Action item: What lines of the data below hold the string "display"? Copy each one.

Data extracts:
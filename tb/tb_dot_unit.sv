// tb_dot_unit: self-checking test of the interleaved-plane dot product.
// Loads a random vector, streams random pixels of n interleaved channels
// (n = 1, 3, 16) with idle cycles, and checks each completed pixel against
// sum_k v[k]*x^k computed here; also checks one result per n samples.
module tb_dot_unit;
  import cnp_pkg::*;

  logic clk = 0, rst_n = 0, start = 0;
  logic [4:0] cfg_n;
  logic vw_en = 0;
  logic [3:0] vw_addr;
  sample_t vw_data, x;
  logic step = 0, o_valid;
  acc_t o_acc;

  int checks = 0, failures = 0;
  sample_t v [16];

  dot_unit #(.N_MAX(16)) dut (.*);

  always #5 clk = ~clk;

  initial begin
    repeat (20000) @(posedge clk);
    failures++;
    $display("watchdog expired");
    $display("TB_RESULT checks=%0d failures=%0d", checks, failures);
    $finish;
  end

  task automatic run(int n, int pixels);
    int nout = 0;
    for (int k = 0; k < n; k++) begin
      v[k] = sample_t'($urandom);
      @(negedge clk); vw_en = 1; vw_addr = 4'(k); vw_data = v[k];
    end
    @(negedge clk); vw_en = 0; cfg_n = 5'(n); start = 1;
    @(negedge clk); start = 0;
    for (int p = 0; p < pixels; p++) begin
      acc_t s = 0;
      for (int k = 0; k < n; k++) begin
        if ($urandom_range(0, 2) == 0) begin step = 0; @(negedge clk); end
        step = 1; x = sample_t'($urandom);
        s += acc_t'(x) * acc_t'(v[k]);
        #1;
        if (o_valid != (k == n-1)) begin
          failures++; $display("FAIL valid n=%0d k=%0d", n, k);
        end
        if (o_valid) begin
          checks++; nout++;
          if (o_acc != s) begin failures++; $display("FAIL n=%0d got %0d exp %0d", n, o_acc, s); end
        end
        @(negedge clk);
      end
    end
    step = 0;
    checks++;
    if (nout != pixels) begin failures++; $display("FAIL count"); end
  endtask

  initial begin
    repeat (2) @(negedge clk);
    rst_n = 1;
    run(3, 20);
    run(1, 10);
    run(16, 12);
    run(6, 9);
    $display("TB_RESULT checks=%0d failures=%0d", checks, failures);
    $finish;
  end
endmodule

Written solution:
    $display("watchdog expired");
    $display("TB_RESULT checks=%0d failures=%0d", checks, failures);
          failures++; $display("FAIL valid n=%0d k=%0d", n, k);
          if (o_acc != s) begin failures++; $display("FAIL n=%0d got %0d exp %0d", n, o_acc, s); end
    if (nout != pixels) begin failures++; $display("FAIL count"); end
    $display("TB_RESULT checks=%0d failures=%0d", checks, failures);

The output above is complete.